Mr Scholz (right) has taken over from long-term chancellor Angela Merkel

Praise in German is “particularly delicious”: PM reacts to new Chancellor’s vote of confidence

PM António Costa has reacted with pleasure to the praise this morning by new German chancellor Olaf Scholz.

In Brussels for the first meeting of leaders with Mr Scholz at the helm, Mr Costa found himself praised for his work from a number of quarters. But Mr Scholz’s words were particularly complimentary. The new leader said he is “absolutely confident” that Mr Costa will be re-elected as the leader of Portugal’s Socialist government when the country goes to the polls on January 30, 2022.

Looking much happier than when he had to break the news to journalists that citizens can expect ‘reinforced restrictions’ in the New Year, and 4th jabs of vaccine in the spring, Mr Costa said that praise is always gratifying, “but when this praise comes in German it is particularly delicious”.

The PM was referring to Germany’s skepticism six years ago when the PS government seized power with the backing of the radical left.
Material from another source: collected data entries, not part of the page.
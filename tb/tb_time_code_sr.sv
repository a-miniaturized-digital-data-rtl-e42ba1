// Testbench for time_code_sr: loads random 14-bit time codes, shifts them out and
// compares the last stage, bit by bit, with the loaded value read MSB first; checks
// that load wins over shift, that a held register keeps its value and that zeros
// fill from the bottom. Self-checking against a plain reference copy.
module tb_time_code_sr;
  logic clk = 1'b0, rst_n = 1'b0, load = 1'b0, shift = 1'b0;
  logic [13:0] d = '0, q;
  logic q_last;
  int checks = 0, failures = 0;
  always #5 clk = ~clk;

  time_code_sr dut (.clk, .rst_n, .load, .shift, .d, .q, .q_last);

  task automatic check(input bit ok, input string what);
    checks++;
    if (!ok) begin failures++; $display("FAIL %s", what); end
  endtask

  initial begin
    repeat (100000) @(posedge clk);
    failures++; $display("watchdog"); $display("TB_RESULT checks=%0d failures=%0d", checks, failures); $finish;
  end

  initial begin
    logic [13:0] v;
    repeat (3) @(posedge clk);
    #1 rst_n = 1'b1;
    @(posedge clk); #1 check(q == 0, "reset");
    for (int t = 0; t < 200; t++) begin
      v = 14'($urandom);
      d = v; load = 1'b1; shift = ($urandom % 2 == 0);  // load has priority
      @(posedge clk); #1 load = 1'b0; shift = 1'b0;
      check(q == v, "load");
      for (int i = 13; i >= 0; i--) begin
        check(q_last == v[i], $sformatf("bit %0d of %h q=%h t=%0t", i, v, q, $time));
        repeat ($urandom % 3) begin @(posedge clk); #1 check(q_last == v[i], "hold"); end
        shift = 1'b1; @(posedge clk); #1 shift = 1'b0;
      end
      check(q == 0, "zeros fill");
    end
    $display("TB_RESULT checks=%0d failures=%0d", checks, failures);
    $finish;
  end
endmodule
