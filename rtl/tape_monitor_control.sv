// Tape monitor shift register control: rebuilds the recorded words from read-back.
//
// The recorder reads every character back right after writing it and signals
// "flux check complete". Each such pulse (1) copies the character's four data bits
// and its B-track bit into the buffer memory, (2) one cycle later, if the buffered
// character is a gate identifier (B bit set) equal to the gate chosen on the monitor
// selector, emits the sample pulse for the tape-monitor D/A converter and printer,
// which then read the five digits now assembled in the register, and (3) one cycle
// after that shifts the buffered character into the top of the tape-monitor shift
// register. The identifier itself thus enters the register only after the sample.
//
// Timing: buffer at fcc+1, sample at fcc+2, shift at fcc+3 clock edges. A new
// flux-check pulse must not arrive within three cycles of the last.
//
// From the document: the buffer memory, the delayed shift so the register can be
// read before the new character enters, the sample on the character carrying the B
// bit whose value matches the gate decoder. This design's own: the cycle counts.
module tape_monitor_control #(
  parameter int unsigned WORDS = 5
) (
  input  logic               clk,
  input  logic               rst_n,
  input  logic               fcc,        // flux check complete
  input  logic [3:0]         rd_char,    // 8-4-2-1 tracks read back
  input  logic               rd_b,       // B track read back
  input  logic [3:0]         gate_sel,   // gate being monitored
  output logic [4*WORDS-1:0] sr_q,
  output logic               sample
);
  logic [3:0] buf_char;
  logic       buf_b;
  logic       fcc_d1, fcc_d2;
  logic [3:0] unused_rec;

  always_ff @(posedge clk) begin
    if (!rst_n) begin
      buf_char <= '0; buf_b <= 1'b0; fcc_d1 <= 1'b0; fcc_d2 <= 1'b0; sample <= 1'b0;
    end else begin
      fcc_d1 <= fcc;
      fcc_d2 <= fcc_d1;
      sample <= fcc_d1 && buf_b && (buf_char == gate_sel);
      if (fcc) begin
        buf_char <= rd_char;
        buf_b    <= rd_b;
      end
    end
  end

  data_shift_register #(.WORDS(WORDS)) u_sr (
    .clk, .rst_n,
    .load(1'b0), .shift(fcc_d2), .d('0), .top_in(buf_char),
    .q(sr_q), .rec_out(unused_rec)
  );

  always_ff @(posedge clk) if (rst_n) assert (!(fcc && (fcc_d1 || fcc_d2)));
endmodule
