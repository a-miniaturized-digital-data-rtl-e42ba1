// Testbench for tape_monitor_control. A stand-in for the recorder's read-back plays
// whole scans: for each gate five data characters (10^0 first) and an identifier
// character with the B track set, each announced by a flux-check-complete pulse at
// random spacing. Checks that a sample pulse comes exactly once per scan, on the
// identifier of the monitored gate, and that the register then holds that gate's
// five digits, with the identifier entering afterwards.
module tb_tape_monitor_control;
  logic clk = 1'b0, rst_n = 1'b0, fcc = 0, rd_b = 0;
  logic [3:0] rd_char = '0, gate_sel = '0;
  logic [19:0] sr_q;
  logic sample;
  int checks = 0, failures = 0;
  always #5 clk = ~clk;

  tape_monitor_control #(.WORDS(5)) dut (.*);

  task automatic check(input bit ok, input string what);
    checks++;
    if (!ok) begin failures++; $display("FAIL %s at %0t", what, $time); end
  endtask

  initial begin
    repeat (1000000) @(posedge clk);
    failures++; $display("watchdog"); $display("TB_RESULT checks=%0d failures=%0d", checks, failures); $finish;
  end

  logic [19:0] expect_word;
  int n_sample = 0;
  always @(posedge clk) if (rst_n && sample) begin
    n_sample++;
    check(sr_q == expect_word, $sformatf("sampled %h expected %h", sr_q, expect_word));
  end

  task automatic send(input logic [3:0] c, input logic bb);
    rd_char = c; rd_b = bb; fcc = 1; @(posedge clk); #1 fcc = 0;
    rd_char = 4'($urandom); rd_b = 1'($urandom);   // lines change between characters
    repeat (2 + $urandom % 4) @(posedge clk); #1;
  endtask

  initial begin
    logic [19:0] w [16];
    int written, n_total = 0;
    repeat (3) @(posedge clk);
    #1 rst_n = 1'b1;
    for (int s = 0; s < 60; s++) begin
      gate_sel = 4'($urandom);
      n_sample = 0; written = 0;
      for (int g = 0; g < 16; g++) begin
        w[g] = 20'($urandom);
        if (g == int'(gate_sel)) expect_word = w[g];
        if ($urandom % 5 == 0) continue;      // an ignored gate writes nothing
        if (g == int'(gate_sel)) written = 1;
        for (int c = 0; c < 5; c++) send(w[g][4*c +: 4], 1'b0);
        send(4'(g), 1'b1);
        check(sr_q[19:16] == 4'(g), "identifier enters the register");
      end
      @(posedge clk); #1;
      check(n_sample == written, "one sample per scan when the gate was written");
      n_total += n_sample;
    end
    check(n_total > 30, "coverage");
    $display("TB_RESULT checks=%0d failures=%0d", checks, failures);
    $finish;
  end
endmodule
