// Time code control: writes the time of day on the strip chart every two minutes.
//
// At every even two-minute mark (even minute, zero seconds) the hours and minutes
// are transferred into the fourteen-stage time code shift register: two bits of tens
// of hours (they can only be 0, 1 or 2) and four bits each of units of hours, tens of
// minutes and units of minutes, tens of hours first. Every four seconds the last
// stage is sampled: a 1 deflects the marker pen for two seconds, a 0 gives only a
// short blip. One second after each sample the register is shifted. The fourteen
// bits take 14 x 4 = 56 s; after them only zero blips follow, and a ten-second long
// dash fills the last ten seconds of the interval, its end marking the next
// two-minute mark.
//
// Interface: p1 and p10 are the clock's 1 PPS and 10 PPS strobes, the digits its
// BCD time of day. pen is the level that drives the pen relay. Timing: the position
// inside the two-minute interval is read from the time digits one clock after each
// second pulse (when they have been updated). The pen-on times are counted in
// 10 PPS pulses: 20 for a one, BLIP_TICKS for a zero.
//
// From the document: the even-two-minute sampling, fourteen bits, 4 s per bit, 2 s
// deflection for a one, momentary deflection for a zero, 10 s long dash ending at
// the two-minute mark. This design's own: the bit order (most significant first),
// the blip length (one 10 PPS period), the shift one second after each sample.
module time_code_control
  import magdas_pkg::*;
#(
  parameter int unsigned BLIP_TICKS = 1,   // 10 PPS periods of a zero blip
  parameter int unsigned ONE_TICKS  = 20   // 10 PPS periods of a one (2 s)
) (
  input  logic clk,
  input  logic rst_n,
  input  logic p1,
  input  logic p10,
  input  bcd_t min_u, min_t, hr_u, hr_t, sec_u, sec_t,
  output logic pen,
  output logic [13:0] sr_q,
  output logic sample,       // strobe: a bit has been sampled
  output logic sample_bit    // the bit sampled (valid with sample)
);
  logic p1_d;
  logic [6:0] pos;          // 0..119 s inside the two-minute interval
  logic load, shift;
  logic q_last;
  logic [4:0] pen_cnt;      // remaining 10 PPS periods of deflection
  logic dash;

  always_comb pos = (min_u[0] ? 7'd60 : 7'd0) + 7'(sec_t) * 7'd10 + 7'(sec_u);

  assign load  = p1_d && (pos == 7'd0);
  assign shift = p1_d && (pos[1:0] == 2'd1) && (pos <= 7'd109);
  // sample one clock after the load so the loaded value is seen
  logic load_d, tick4;
  assign tick4 = p1_d && (pos[1:0] == 2'd0) && (pos != 7'd0) && (pos <= 7'd108);
  assign sample     = load_d || tick4;
  assign sample_bit = q_last;
  assign dash = (pos >= 7'd110);

  time_code_sr #(.BITS(14)) u_sr (
    .clk, .rst_n, .load, .shift,
    .d({hr_t[1:0], hr_u, min_t, min_u}),
    .q(sr_q), .q_last
  );

  always_ff @(posedge clk) begin
    if (!rst_n) begin
      p1_d <= 1'b0; load_d <= 1'b0; pen_cnt <= '0;
    end else begin
      p1_d   <= p1;
      load_d <= load;
      if (sample)                    pen_cnt <= q_last ? 5'(ONE_TICKS) : 5'(BLIP_TICKS);
      else if (p10 && pen_cnt != '0) pen_cnt <= pen_cnt - 5'd1;
    end
  end

  assign pen = dash || (pen_cnt != '0);
endmodule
“It’s very good to see that six years on, the doubts that existed have transformed into certainties, into confidence – and that the path we initiated in November 2015 was one of success, from the point of view of economic growth and the situation of public finances. 

“Happily everything has improved, and this is a direction that must not be interrupted”, he said.

Other European leaders expressed their faith too in Mr Costa’s leadership, which he admitted remains “in the hands of the Portuguese”.

By coincidence, a number of polls are being publicised today, suggesting the country as a whole is very supportive of the government and that “the majority of citizens are in favour of making Covid vaccines mandatory”. On closer inspection, this “majority of citizens” is in fact only 53%. But it is still a majority.

The polls, taken by Aximage, also show enormous support for the 3rd dose of vaccines (86%), plus overwhelming support (61%) for the vaccination of children under the age of 12.

Meantime, one aspect of Mr Scholz’s European approach not mentioned in reports outlining his praise of Mr Costa is that he wants to ensure that decisions taken by the majority of European leaders become adopted across the bloc.

“It should become normal that the European Council can decide on the basis of a qualified majority, even in areas where this today does not exist”, he told the Bundestag yesterday. “The success of the European Union is of major importance to Germany”.

Mr Scholz’s ambition means that should the Council decide by a majority that, for example, Covid vaccines should become obligatory, even nations that do not see the need for this (like Portugal) would be bound by the decision.